PROBLEM TO SOLVE = Below are some records. Print exactly the lines between the one holding "output logic signed [dbwt_pkg::W_O-1:0] d" and the one holding "assert property (@(posedge clk) disable iff (!rst_n) s_valid[j]", inclusive, and nothing else.

-------------------------

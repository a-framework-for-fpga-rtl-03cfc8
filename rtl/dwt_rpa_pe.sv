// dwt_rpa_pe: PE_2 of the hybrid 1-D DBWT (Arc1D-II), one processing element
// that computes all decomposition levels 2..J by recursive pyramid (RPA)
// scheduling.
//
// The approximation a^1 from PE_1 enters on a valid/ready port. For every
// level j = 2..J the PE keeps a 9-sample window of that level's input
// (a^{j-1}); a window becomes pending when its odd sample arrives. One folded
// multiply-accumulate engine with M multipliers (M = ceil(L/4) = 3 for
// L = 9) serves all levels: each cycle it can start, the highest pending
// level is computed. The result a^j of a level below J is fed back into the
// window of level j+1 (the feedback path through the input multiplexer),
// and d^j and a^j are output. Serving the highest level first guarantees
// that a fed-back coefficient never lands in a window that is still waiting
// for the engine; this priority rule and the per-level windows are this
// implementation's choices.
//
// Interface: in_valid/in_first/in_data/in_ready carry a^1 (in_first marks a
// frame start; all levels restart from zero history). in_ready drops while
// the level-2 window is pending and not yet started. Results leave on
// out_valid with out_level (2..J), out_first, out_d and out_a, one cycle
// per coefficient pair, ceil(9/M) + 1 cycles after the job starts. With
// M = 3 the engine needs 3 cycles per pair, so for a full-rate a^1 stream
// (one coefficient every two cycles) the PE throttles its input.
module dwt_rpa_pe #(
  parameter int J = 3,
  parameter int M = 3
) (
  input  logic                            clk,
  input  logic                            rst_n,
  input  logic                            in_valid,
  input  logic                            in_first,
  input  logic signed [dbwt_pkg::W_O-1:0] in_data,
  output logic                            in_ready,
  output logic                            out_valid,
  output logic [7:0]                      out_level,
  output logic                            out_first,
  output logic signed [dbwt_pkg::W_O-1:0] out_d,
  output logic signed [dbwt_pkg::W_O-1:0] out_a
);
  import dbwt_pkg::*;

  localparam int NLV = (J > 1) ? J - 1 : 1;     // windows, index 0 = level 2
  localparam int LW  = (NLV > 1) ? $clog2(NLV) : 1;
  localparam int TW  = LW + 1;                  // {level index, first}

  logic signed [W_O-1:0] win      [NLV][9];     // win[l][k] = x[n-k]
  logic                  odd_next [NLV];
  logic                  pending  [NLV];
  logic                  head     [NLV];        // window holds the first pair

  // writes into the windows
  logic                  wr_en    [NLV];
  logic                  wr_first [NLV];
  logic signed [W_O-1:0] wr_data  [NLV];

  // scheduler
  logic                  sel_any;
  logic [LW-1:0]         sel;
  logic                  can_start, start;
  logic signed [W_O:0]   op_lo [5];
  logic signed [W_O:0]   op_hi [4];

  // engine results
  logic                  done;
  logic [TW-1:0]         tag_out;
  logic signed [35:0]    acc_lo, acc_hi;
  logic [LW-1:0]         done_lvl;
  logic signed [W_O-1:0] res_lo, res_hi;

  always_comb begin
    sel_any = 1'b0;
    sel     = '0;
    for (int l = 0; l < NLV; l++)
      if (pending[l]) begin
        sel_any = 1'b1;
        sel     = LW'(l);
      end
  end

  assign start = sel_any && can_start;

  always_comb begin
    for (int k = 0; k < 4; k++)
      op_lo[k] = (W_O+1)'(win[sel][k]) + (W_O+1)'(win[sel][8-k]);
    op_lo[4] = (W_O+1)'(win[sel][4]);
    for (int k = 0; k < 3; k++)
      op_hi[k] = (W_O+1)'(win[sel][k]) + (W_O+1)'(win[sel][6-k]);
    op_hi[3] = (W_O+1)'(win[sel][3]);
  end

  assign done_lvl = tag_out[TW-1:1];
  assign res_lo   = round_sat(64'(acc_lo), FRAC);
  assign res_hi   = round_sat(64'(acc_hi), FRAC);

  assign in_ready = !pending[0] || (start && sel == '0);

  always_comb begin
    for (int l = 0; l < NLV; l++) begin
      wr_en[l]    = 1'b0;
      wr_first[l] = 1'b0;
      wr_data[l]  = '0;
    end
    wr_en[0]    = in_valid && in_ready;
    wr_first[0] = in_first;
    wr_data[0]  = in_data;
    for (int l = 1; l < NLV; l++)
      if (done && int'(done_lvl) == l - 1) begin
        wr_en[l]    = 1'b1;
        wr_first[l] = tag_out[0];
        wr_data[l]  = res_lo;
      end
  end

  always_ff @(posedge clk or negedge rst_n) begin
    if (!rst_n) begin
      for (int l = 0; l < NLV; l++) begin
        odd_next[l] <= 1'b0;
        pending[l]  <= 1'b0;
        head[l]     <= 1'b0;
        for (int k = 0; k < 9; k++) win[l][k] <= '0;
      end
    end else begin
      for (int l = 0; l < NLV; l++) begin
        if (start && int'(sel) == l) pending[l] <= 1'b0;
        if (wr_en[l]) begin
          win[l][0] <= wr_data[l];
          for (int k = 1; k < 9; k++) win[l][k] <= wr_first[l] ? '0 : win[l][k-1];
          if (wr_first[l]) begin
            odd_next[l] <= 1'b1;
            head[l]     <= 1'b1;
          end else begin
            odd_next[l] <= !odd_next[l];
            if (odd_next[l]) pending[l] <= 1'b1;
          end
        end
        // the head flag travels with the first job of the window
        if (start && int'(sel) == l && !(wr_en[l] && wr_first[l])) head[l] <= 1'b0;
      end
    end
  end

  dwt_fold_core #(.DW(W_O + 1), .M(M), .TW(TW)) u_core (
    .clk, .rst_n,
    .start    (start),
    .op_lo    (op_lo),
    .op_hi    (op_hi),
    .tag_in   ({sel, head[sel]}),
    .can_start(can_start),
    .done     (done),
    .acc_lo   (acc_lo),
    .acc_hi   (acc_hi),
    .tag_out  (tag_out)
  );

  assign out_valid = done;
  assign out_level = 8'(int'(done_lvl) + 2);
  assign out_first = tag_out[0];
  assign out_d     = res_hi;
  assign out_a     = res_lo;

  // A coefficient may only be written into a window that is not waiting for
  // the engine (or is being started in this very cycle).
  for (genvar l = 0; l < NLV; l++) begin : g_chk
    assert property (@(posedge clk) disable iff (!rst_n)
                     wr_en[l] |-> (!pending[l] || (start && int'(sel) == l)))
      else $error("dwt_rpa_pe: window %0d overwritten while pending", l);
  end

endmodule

-------------------------

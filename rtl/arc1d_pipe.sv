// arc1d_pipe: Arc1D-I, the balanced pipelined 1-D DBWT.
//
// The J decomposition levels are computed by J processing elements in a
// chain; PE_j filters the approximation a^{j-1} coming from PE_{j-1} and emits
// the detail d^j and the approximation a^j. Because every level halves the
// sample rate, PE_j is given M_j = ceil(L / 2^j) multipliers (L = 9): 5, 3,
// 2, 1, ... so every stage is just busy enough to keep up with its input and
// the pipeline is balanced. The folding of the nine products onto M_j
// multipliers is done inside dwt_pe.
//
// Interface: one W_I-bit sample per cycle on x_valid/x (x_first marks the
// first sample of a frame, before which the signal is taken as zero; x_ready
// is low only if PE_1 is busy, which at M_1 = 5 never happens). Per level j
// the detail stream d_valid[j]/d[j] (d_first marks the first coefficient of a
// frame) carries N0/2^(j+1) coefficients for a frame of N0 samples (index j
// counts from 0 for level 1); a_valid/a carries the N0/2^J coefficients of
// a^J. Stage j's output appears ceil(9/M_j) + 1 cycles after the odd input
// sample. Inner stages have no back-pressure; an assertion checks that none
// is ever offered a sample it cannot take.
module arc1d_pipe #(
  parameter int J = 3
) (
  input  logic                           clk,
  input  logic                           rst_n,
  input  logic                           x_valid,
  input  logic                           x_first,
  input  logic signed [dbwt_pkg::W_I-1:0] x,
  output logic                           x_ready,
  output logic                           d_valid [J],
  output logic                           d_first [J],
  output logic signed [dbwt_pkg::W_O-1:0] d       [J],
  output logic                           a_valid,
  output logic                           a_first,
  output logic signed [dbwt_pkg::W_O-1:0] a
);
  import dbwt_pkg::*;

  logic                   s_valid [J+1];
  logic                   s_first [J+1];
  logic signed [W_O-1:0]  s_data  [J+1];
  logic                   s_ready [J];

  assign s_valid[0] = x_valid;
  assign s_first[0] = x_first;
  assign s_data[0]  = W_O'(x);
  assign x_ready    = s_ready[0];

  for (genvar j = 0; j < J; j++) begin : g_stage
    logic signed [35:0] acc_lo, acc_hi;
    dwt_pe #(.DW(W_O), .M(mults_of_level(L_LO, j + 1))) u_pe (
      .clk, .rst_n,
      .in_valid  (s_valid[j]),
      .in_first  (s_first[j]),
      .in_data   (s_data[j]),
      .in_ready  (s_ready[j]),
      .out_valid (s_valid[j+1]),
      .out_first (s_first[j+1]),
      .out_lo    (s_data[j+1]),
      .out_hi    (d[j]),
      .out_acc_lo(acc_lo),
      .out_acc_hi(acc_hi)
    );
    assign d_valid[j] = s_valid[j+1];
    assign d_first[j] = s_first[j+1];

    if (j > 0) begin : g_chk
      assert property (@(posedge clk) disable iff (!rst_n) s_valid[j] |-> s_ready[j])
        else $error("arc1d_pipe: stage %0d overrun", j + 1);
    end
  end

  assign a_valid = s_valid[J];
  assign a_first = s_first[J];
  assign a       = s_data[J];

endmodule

-------------------------

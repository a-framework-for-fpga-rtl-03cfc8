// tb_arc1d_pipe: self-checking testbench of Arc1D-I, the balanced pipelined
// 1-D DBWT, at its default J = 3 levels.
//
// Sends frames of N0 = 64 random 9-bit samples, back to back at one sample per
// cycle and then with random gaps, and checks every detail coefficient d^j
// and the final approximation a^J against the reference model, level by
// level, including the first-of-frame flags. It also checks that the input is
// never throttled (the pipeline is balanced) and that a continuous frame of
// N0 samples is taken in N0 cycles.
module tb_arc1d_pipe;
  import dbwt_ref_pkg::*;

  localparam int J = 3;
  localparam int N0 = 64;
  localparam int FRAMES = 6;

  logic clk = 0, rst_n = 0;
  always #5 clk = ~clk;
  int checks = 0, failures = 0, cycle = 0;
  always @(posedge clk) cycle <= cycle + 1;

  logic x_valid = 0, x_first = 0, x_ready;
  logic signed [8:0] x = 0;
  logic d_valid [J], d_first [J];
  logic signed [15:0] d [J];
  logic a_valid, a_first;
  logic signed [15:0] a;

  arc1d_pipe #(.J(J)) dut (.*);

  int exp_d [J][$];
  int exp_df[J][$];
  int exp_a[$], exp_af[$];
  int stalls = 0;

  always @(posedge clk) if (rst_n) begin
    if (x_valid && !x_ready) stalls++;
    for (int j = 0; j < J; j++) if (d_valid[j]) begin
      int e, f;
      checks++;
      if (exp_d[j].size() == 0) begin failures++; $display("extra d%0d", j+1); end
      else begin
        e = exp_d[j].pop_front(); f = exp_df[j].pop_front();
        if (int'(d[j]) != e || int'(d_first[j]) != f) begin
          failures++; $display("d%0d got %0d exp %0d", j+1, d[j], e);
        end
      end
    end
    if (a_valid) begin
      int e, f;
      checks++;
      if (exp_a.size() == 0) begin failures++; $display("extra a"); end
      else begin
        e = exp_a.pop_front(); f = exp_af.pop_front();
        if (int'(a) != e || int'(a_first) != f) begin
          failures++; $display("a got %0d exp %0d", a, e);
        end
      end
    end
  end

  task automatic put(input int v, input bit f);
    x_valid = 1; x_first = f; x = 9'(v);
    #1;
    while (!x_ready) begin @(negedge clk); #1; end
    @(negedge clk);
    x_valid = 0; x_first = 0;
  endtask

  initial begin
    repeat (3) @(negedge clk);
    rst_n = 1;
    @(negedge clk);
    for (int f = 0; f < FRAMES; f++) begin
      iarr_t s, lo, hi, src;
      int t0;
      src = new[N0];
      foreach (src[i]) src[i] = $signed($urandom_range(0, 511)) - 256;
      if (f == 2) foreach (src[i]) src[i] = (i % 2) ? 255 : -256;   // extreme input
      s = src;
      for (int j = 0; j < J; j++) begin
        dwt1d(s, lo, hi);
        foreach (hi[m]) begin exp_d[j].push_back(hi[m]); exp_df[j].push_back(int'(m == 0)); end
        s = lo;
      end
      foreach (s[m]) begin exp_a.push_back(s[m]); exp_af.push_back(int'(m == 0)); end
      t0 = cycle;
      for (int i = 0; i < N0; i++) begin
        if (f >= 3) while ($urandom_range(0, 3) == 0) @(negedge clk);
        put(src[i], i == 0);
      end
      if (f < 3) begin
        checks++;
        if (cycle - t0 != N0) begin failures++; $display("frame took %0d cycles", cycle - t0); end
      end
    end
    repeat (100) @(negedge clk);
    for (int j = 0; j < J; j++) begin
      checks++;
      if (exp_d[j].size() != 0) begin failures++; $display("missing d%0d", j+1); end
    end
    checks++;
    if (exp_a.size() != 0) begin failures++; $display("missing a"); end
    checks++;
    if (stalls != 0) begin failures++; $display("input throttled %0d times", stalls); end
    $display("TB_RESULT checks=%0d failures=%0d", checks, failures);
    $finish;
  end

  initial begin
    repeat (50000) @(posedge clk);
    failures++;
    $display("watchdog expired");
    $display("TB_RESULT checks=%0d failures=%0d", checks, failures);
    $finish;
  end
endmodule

-------------------------

EXERCISE ANSWER =
  output logic signed [dbwt_pkg::W_O-1:0] d       [J],
  output logic                           a_valid,
  output logic                           a_first,
  output logic signed [dbwt_pkg::W_O-1:0] a
);
  import dbwt_pkg::*;

  logic                   s_valid [J+1];
  logic                   s_first [J+1];
  logic signed [W_O-1:0]  s_data  [J+1];
  logic                   s_ready [J];

  assign s_valid[0] = x_valid;
  assign s_first[0] = x_first;
  assign s_data[0]  = W_O'(x);
  assign x_ready    = s_ready[0];

  for (genvar j = 0; j < J; j++) begin : g_stage
    logic signed [35:0] acc_lo, acc_hi;
    dwt_pe #(.DW(W_O), .M(mults_of_level(L_LO, j + 1))) u_pe (
      .clk, .rst_n,
      .in_valid  (s_valid[j]),
      .in_first  (s_first[j]),
      .in_data   (s_data[j]),
      .in_ready  (s_ready[j]),
      .out_valid (s_valid[j+1]),
      .out_first (s_first[j+1]),
      .out_lo    (s_data[j+1]),
      .out_hi    (d[j]),
      .out_acc_lo(acc_lo),
      .out_acc_hi(acc_hi)
    );
    assign d_valid[j] = s_valid[j+1];
    assign d_first[j] = s_first[j+1];

    if (j > 0) begin : g_chk
      assert property (@(posedge clk) disable iff (!rst_n) s_valid[j] |-> s_ready[j])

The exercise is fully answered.